// Pre-encoded NR4SD multiplier core: P = A * B for n-bit 2's complement A and
// a multiplier B supplied already encoded (the coefficient ROM word).
//
// Digits j = 0..k-2 of B are two stored bits each; nr4sd_sig_gen expands them
// into one-hot selects and nr4sd_pp_gen forms A*d_j. The most significant
// digit is an MB digit {s, one, two} and goes through mb_pp_gen. Each partial
// product is n+1 bits wide; its sign bit enters the tree inverted, and one
// correction operand CT = CT(high) + CT(low) makes up for that and for the
// +1 of every negated partial product:
//   CT(high) = 2^n (1 + sum_{j<k} 2^(2j+1)) mod 2^2n,  CT(low) = sum c_in,j 2^2j.
// The k partial products, weighted 4^j, and CT go through a Wallace CSA tree
// to C and S, and a carry-lookahead adder gives P = C + S (2n bits).
// The structure is the method's; the CSA grouping and CLA group size are this
// design's. Purely combinational, no clock.
module nr4sd_mult
  import nr4sd_pkg::*;
#(
  parameter int             N       = 8,
  parameter nr4sd_variant_e VARIANT = NR4SD_MINUS
) (
  input  logic [N-1:0]   a,      // 2's complement multiplicand
  input  logic [N:0]   b_enc,  // encoded multiplier, see nr4sd_pkg
  output logic [2*N-1:0] p       // 2's complement product
);
  localparam int K = N / 2;
  localparam int W = 2 * N;
  localparam logic [127:0] CT_HIGH = ct_high(N);

  if (N % 2 != 0 || N < 4 || N > 64) begin : g_bad_width
    $error("nr4sd_mult: N must be even, 4 <= N <= 64");
  end

  logic [N:0]   pp  [K];
  logic [K-1:0] cin;
  logic [W-1:0] ops [K+1];
  logic [W-1:0] cvec, svec;

  // Low digits: NR4SD.
  for (genvar j = 0; j < K - 1; j++) begin : g_nr_digit
    nr4sd_sel_t sel;
    nr4sd_sig_gen #(.VARIANT(VARIANT)) u_sig (
      .n_hi(b_enc[2*j+1]),
      .n_lo(b_enc[2*j]),
      .sel (sel)
    );
    nr4sd_pp_gen #(.N(N), .VARIANT(VARIANT)) u_pp (
      .a  (a),
      .sel(sel),
      .pp (pp[j]),
      .cin(cin[j])
    );
  end

  // Most significant digit: Modified Booth.
  mb_pp_gen #(.N(N)) u_pp_msd (
    .a  (a),
    .sel(mb_sel_t'(b_enc[N:N-2])),
    .pp (pp[K-1]),
    .cin(cin[K-1])
  );

  // Weighted partial products with inverted sign bits, and the correction term.
  for (genvar j = 0; j < K; j++) begin : g_ops
    assign ops[j] = W'({~pp[j][N], pp[j][N-1:0]}) << (2 * j);
  end

  always_comb begin
    ops[K] = CT_HIGH[W-1:0];
    for (int j = 0; j < K; j++) ops[K][2*j] = cin[j];
  end

  csa_tree #(.NUM_OPS(K + 1), .WIDTH(W)) u_tree (
    .ops(ops),
    .c  (cvec),
    .s  (svec)
  );

  cla_adder #(.WIDTH(W)) u_cla (
    .x  (cvec),
    .y  (svec),
    .sum(p)
  );
endmodule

* * * * * * * * *

Starting at the top of the records, copy every line exactly.

» Answer for the task:
// Pre-encoded NR4SD multiplier core: P = A * B for n-bit 2's complement A and
// a multiplier B supplied already encoded (the coefficient ROM word).
//
// Digits j = 0..k-2 of B are two stored bits each; nr4sd_sig_gen expands them
// into one-hot selects and nr4sd_pp_gen forms A*d_j. The most significant
// digit is an MB digit {s, one, two} and goes through mb_pp_gen. Each partial
// product is n+1 bits wide; its sign bit enters the tree inverted, and one
// correction operand CT = CT(high) + CT(low) makes up for that and for the
// +1 of every negated partial product:
//   CT(high) = 2^n (1 + sum_{j<k} 2^(2j+1)) mod 2^2n,  CT(low) = sum c_in,j 2^2j.
// The k partial products, weighted 4^j, and CT go through a Wallace CSA tree
// to C and S, and a carry-lookahead adder gives P = C + S (2n bits).
// The structure is the method's; the CSA grouping and CLA group size are this
// design's. Purely combinational, no clock.
module nr4sd_mult
  import nr4sd_pkg::*;
#(
  parameter int             N       = 8,
  parameter nr4sd_variant_e VARIANT = NR4SD_MINUS
) (
  input  logic [N-1:0]   a,      // 2's complement multiplicand
  input  logic [N:0]   b_enc,  // encoded multiplier, see nr4sd_pkg
  output logic [2*N-1:0] p       // 2's complement product
);
  localparam int K = N / 2;
  localparam int W = 2 * N;
  localparam logic [127:0] CT_HIGH = ct_high(N);

  if (N % 2 != 0 || N < 4 || N > 64) begin : g_bad_width
    $error("nr4sd_mult: N must be even, 4 <= N <= 64");
  end

  logic [N:0]   pp  [K];
  logic [K-1:0] cin;
  logic [W-1:0] ops [K+1];
  logic [W-1:0] cvec, svec;

  // Low digits: NR4SD.
  for (genvar j = 0; j < K - 1; j++) begin : g_nr_digit
    nr4sd_sel_t sel;
    nr4sd_sig_gen #(.VARIANT(VARIANT)) u_sig (
      .n_hi(b_enc[2*j+1]),
      .n_lo(b_enc[2*j]),
      .sel (sel)
    );
    nr4sd_pp_gen #(.N(N), .VARIANT(VARIANT)) u_pp (
      .a  (a),
      .sel(sel),
      .pp (pp[j]),
      .cin(cin[j])
    );
  end

  // Most significant digit: Modified Booth.
  mb_pp_gen #(.N(N)) u_pp_msd (
    .a  (a),
    .sel(mb_sel_t'(b_enc[N:N-2])),
    .pp (pp[K-1]),
    .cin(cin[K-1])
  );

  // Weighted partial products with inverted sign bits, and the correction term.
  for (genvar j = 0; j < K; j++) begin : g_ops
    assign ops[j] = W'({~pp[j][N], pp[j][N-1:0]}) << (2 * j);
  end

  always_comb begin
    ops[K] = CT_HIGH[W-1:0];
    for (int j = 0; j < K; j++) ops[K][2*j] = cin[j];
  end

  csa_tree #(.NUM_OPS(K + 1), .WIDTH(W)) u_tree (
    .ops(ops),
    .c  (cvec),
    .s  (svec)
  );

  cla_adder #(.WIDTH(W)) u_cla (
    .x  (cvec),
    .y  (svec),
    .sum(p)
  );
endmodule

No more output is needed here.